##### ENTRIES SUPPLIED #####
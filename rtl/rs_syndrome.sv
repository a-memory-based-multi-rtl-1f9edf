// rs_syndrome: multi-mode RS syndrome calculator (20 Horner cells).
//
// Each cell SC_i evaluates the received polynomial at alpha^i by Horner's
// rule, one received symbol per accepted input: acc <- acc*alpha^i + r.
// Cells 1..6 are dual-field cells whose constant multiplier is alpha^i of
// GF(2^8) or of GF(2^7) depending on the mode; the others are GF(2^8) only.
// Annexes A/C use cells 0..15 (roots alpha^0..alpha^15), annex D cells
// 0..19, annex B cells 1..6 of GF(2^7). These groupings follow the design
// description.
//
// Annex B extended code: the 128th (last) symbol is the extended parity
// C_ = C(alpha^6), so it is added to S_6 without a Horner step and the other
// cells hold; the first 127 symbols are handled as a normal codeword. This
// treatment of the extended symbol is this design's own choice.
//
// Interface: in_valid/in_data with in_first on the first symbol and in_last
// on the last symbol of a codeword. One cycle after the last symbol,
// syn_valid pulses and syn[0..19] holds S_1..S_20 (S_j for j > 2t is zero)
// until the next codeword ends. syn_low_zero is set when S_1..S_t are all
// zero, which for up to t errors means the codeword is error free.
module rs_syndrome
  import fec_pkg::*;
(
  input  logic            clk,
  input  logic            rst_n,
  input  fec_mode_e       mode,
  input  logic            in_valid,
  input  logic            in_first,
  input  logic            in_last,
  input  logic [7:0]      in_data,
  output logic            syn_valid,
  output logic [7:0]      syn [NSYN],
  output logic            syn_low_zero
);

  logic       gf7;
  logic [7:0] acc   [NSYN];
  logic [7:0] prod  [NSYN];
  logic [7:0] cnst  [NSYN];
  logic [7:0] nxt   [NSYN];
  logic [4:0] two_t;
  logic [4:0] tval;
  logic [7:0] s_map [NSYN];

  assign gf7   = (mode == J83_B);
  assign tval  = 5'(rs_t(mode));
  assign two_t = tval << 1;

  // Constant multipliers alpha^i of the selected field.
  localparam logic [NSYN-1:0][7:0] POW8 = gen_pow_table(1'b0, 1'b0);
  localparam logic [NSYN-1:0][7:0] POW7 = gen_pow_table(1'b1, 1'b0);
  always_comb
    for (int i = 0; i < NSYN; i++)
      cnst[i] = (gf7 && i >= 1 && i <= 6) ? POW7[i] : POW8[i];

  for (genvar i = 0; i < NSYN; i++) begin : g_cell
    rs_ffm u_mul (.a(acc[i]), .b(cnst[i]), .gf7(gf7), .c(prod[i]));
  end

  always_comb begin
    for (int i = 0; i < NSYN; i++) begin
      if (in_first)
        nxt[i] = in_data;
      else if (gf7 && in_last)
        nxt[i] = (i == 6) ? (acc[i] ^ in_data) : acc[i];
      else
        nxt[i] = prod[i] ^ in_data;
    end
  end

  always_ff @(posedge clk or negedge rst_n) begin
    if (!rst_n) begin
      for (int i = 0; i < NSYN; i++) acc[i] <= '0;
    end else if (in_valid) begin
      for (int i = 0; i < NSYN; i++) acc[i] <= nxt[i];
    end
  end

  // Map cells to S_1..S_2t: A/C/D start at alpha^0 (cell 0), B at alpha^1.
  always_comb begin
    for (int j = 0; j < NSYN; j++) begin
      if (gf7)
        s_map[j] = (j < 6) ? nxt[j + 1] : 8'd0;
      else
        s_map[j] = (5'(j) < two_t) ? nxt[j] : 8'd0;
    end
  end

  logic low_zero;
  always_comb begin
    low_zero = 1'b1;
    for (int j = 0; j < NSYN; j++)
      if (5'(j) < tval && s_map[j] != 8'd0) low_zero = 1'b0;
  end

  always_ff @(posedge clk or negedge rst_n) begin
    if (!rst_n) begin
      syn_valid    <= 1'b0;
      syn_low_zero <= 1'b0;
      for (int j = 0; j < NSYN; j++) syn[j] <= '0;
    end else begin
      syn_valid <= in_valid && in_last;
      if (in_valid && in_last) begin
        for (int j = 0; j < NSYN; j++) syn[j] <= s_map[j];
        syn_low_zero <= low_zero;
      end
    end
  end

endmodule
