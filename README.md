# Nikhilam BCD divider: two decimal digits by one, without a subtractor

This is a combinational divider for binary-coded decimal (BCD) numbers. It
divides a two-digit BCD dividend `b` (8 bits) by a one-digit BCD divisor `a`
(4 bits). It returns a one-digit quotient `q` and a one-digit remainder `r`.
The arithmetic uses only a 10's complement, a small multiplier and adders. It
follows the *Nikhilam* rule of Vedic arithmetic: "all from 9 and the last
from 10".

## The idea

To divide by a digit `d`, work with its distance from the base 10 instead:
`c = 10 - d`. A dividend with tens digit `h` and units digit `l` can then be
written as

    10*h + l  =  h*d + (l + h*c)

So `h` is a first guess of the quotient, and `l + h*c` is what is left over.
Finding the leftover takes one multiplication and one addition. No
subtraction is needed.

Example, 20 / 9: `c = 1`, `h = 2`, `l = 0`. The quotient is 2 and the
leftover is 0 + 2*1 = 2.

The leftover is not always smaller than `d`, so the step repeats:

* **Nikhilam round.** The leftover still has a tens digit `h'`. The step is
  applied again to the leftover, and `h'` is added to the quotient.
  Example, 29 / 9: 2 rem 11, then 11 becomes 1 + 1*1 = 2, giving 3 rem 2.
* **Correction round.** The leftover is a single digit `l`, but `l >= d`.
  This shows up as `l + c` reaching 10 (a decimal carry). The units digit of
  `l + c` is `l - d`, and 1 is added to the quotient.
  Example, 72 / 9: 7 rem 9, then 9 + 1 = 10 carries, giving 8 rem 0.
* **Done.** The tens digit is zero and `l + c` does not carry. Then `l` is
  the remainder.

Each round leaves `value - quotient*d` unchanged, and each round that is
taken adds at least 1 to the quotient. So with a one-digit quotient the
division ends after at most 9 rounds taken. The worst case is 9 / 1, which
needs nine correction rounds.

## Architecture

In the reference architecture, one round is a loop through six blocks:

| block | module | job |
|---|---|---|
| 10's complement | `bcd_tens_complement` | `c = (9 - a) + 1` |
| 2:1 multiplexer | `mux2` | dividend at the start, fed-back adder result afterwards |
| 4x4 multiplier | `mult4x4` | `c` times the operand's tens digit (binary, at most 81) |
| adder | `nikhilam_adder` | product + units digit, returned as two BCD digits and a carry |
| decision box | `decision_box` | is another round needed? |
| incremental block | `incrementer` | adds the round's quotient digit |

Here the loop is **unrolled**. `nikhilam_round` is one pass through
multiplier, adder, decision box, multiplexer and incrementer.
`bcd_vedic_divider` computes the complement once and chains `ROUNDS`
copies of `nikhilam_round`:

    a --> bcd_tens_complement --c--+---------+---------+-- ...
                                   v         v         v
    b --> v[0] --> [round 0] --> v[1] --> [round 1] --> ... --> v[ROUNDS].lo --> r
    0 --> q[0] -->           --> q[1] -->           --> ... --> q[ROUNDS]    --> q

Inside a round, with operand `v = {hi, lo}`:

* `corr = (hi == 0)`. The multiplier input is `hi`, or 1 when `corr` is set.
  This way one multiplier and one adder serve both kinds of round.
* `sum = lo + c*m`, converted to two BCD digits. `carry` means the tens
  digit of `sum` is not zero.
* `taken = !corr || carry`.
* When `taken` is set, the next operand is `sum`. In a correction round its
  tens digit is cleared, because that digit is the quotient increment and not
  part of the new operand. The quotient grows by `m`.
* When `taken` is clear, the operand and the quotient pass through unchanged.

Once the answer is found, the remaining rounds are not taken. So the result
simply appears at the end of the chain. Each round's `taken` and `corr` are
kept as named signals (`taken[k]`, `corr[k]`) so that a simulation can see
how a division went.

### Interface and timing

| port | dir | width | meaning |
|---|---|---|---|
| `a` | in | 4 | divisor, BCD 1..9 |
| `b` | in | 8 (`bcd2_t`) | dividend, `b[7:4]` tens, `b[3:0]` units |
| `q` | out | 4 | quotient, BCD |
| `r` | out | 4 | remainder, BCD |
| `err` | out | 1 | the input has no one-digit answer or is not legal |

The divider has no clock and no reset. Outputs follow inputs after the
combinational delay of the chain.

`err` is set for any of these inputs:

* `a = 0`;
* any digit above 9;
* `b[7:4] >= a`, which would need a quotient above 9.

When `err` is set, `q` and `r` are forced to 0.

Shared types are in `bcd_div_pkg`. `bcd_digit_t` is a 4-bit digit.
`bcd2_t` is `{hi, lo}`, with the same bit layout as an 8-bit BCD word.
`MAX_ROUNDS = 9` is also defined there.

## Where this design departs from the reference description

* **Unrolled loop.** The reference draws a feedback loop, but reports a
  purely combinational delay and has no clock. Unrolling the loop into nine
  rounds is this design's reading of that. The round count is derived from
  the algorithm; no number is given for it.
* **Quotient increment.** The reference adds 1 to the quotient per extra
  round, with the condition "remainder equals divisor". That is correct for
  divisor 9. It is wrong when a leftover of 20 or more is fed back: 79 / 8
  gives 7 rem 23, so the next round must add 2. Here a round adds the
  operand's tens digit, or 1 in a correction round. The condition
  "remainder equals divisor" becomes "remainder >= divisor", found through
  the complement carry.
* **Adder width.** The adder returns the whole sum as two BCD digits, not
  one digit plus a carry, so that larger leftovers can be fed back.
* **Multiplexer select.** The select is the decision box's output rather
  than the bare adder carry. The first Nikhilam round must feed back even
  when nothing carries.
* **`err` output.** The reference does not define what happens for divisor 0,
  non-BCD codes or quotients above 9. The `err` output is this design's own
  addition.
* **Widths.** The reference is inconsistent about which operand is 8 bits
  wide. This design follows the reading in which the dividend is 8 bits and
  the divisor 4 bits, which matches its block diagram and its results.
* **Reported results.** The reference reports a delay of 1.15 ns and 524
  gates in its own cell library. Neither number is reproduced here.

## Verification

Every module has a self-checking testbench in `tb/`, named `tb_<module>`.
Each one prints `TB_RESULT checks=N failures=M`.

| testbench | what it covers |
|---|---|
| `tb_bcd_tens_complement` | all 16 codes |
| `tb_mult4x4` | all 256 operand pairs |
| `tb_nikhilam_adder` | every product 0..81 with every units digit |
| `tb_decision_box` | all cases |
| `tb_incrementer` | all cases |
| `tb_mux2` | 500 random pairs |

`tb_bcd_vedic_divider` tests the divider at its default size:

* It applies the seven demonstration divisions 20/9, 29/9, 22/8, 40/9, 52/9,
  72/9 and 19/9, whose expected results are 2 r2, 3 r2, 2 r6, 4 r4, 5 r7,
  8 r0 and 2 r1.
* It then applies all 4096 input codes and compares each result with
  integer division.
* It counts Nikhilam rounds, correction rounds, multi-round divisions,
  divisions that use all nine rounds, and `err` cases. It fails if any of
  these never occurs.

To run one testbench with Verilator:

    verilator --binary --timing --assert -Irtl rtl/bcd_div_pkg.sv \
        tb/tb_bcd_vedic_divider.sv --top-module tb_bcd_vedic_divider
    ./obj_dir/Vtb_bcd_vedic_divider

Each testbench finishes in well under a second.

## Changing it

* `ROUNDS` on `bcd_vedic_divider` can be lowered to trade depth for
  correctness. Some legal inputs then come out wrong; the exhaustive
  testbench shows which.
* Supporting two-digit quotients would take three changes: replacing
  `incrementer` with a two-digit BCD accumulator (with decimal carry),
  dropping the `b[7:4] >= a` check from `err`, and raising `ROUNDS`. The rounds themselves need no change, because each
  round already handles leftovers up to 90. The worst case, 99 / 1, needs
  far more than nine rounds.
#####
### PROBLEM
Only the lines from the first line of the records through the line containing "are GF(2^8) only." should be repeated, exactly as they appear.

### ANSWER FOR THE TASK
filename rtl/rs_syndrome.sv
repository a-memory-based-multi-rtl-1f9edf
// rs_syndrome: multi-mode RS syndrome calculator (20 Horner cells).
//
// Each cell SC_i evaluates the received polynomial at alpha^i by Horner's
// rule, one received symbol per accepted input: acc <- acc*alpha^i + r.
// Cells 1..6 are dual-field cells whose constant multiplier is alpha^i of
// GF(2^8) or of GF(2^7) depending on the mode; the others are GF(2^8) only.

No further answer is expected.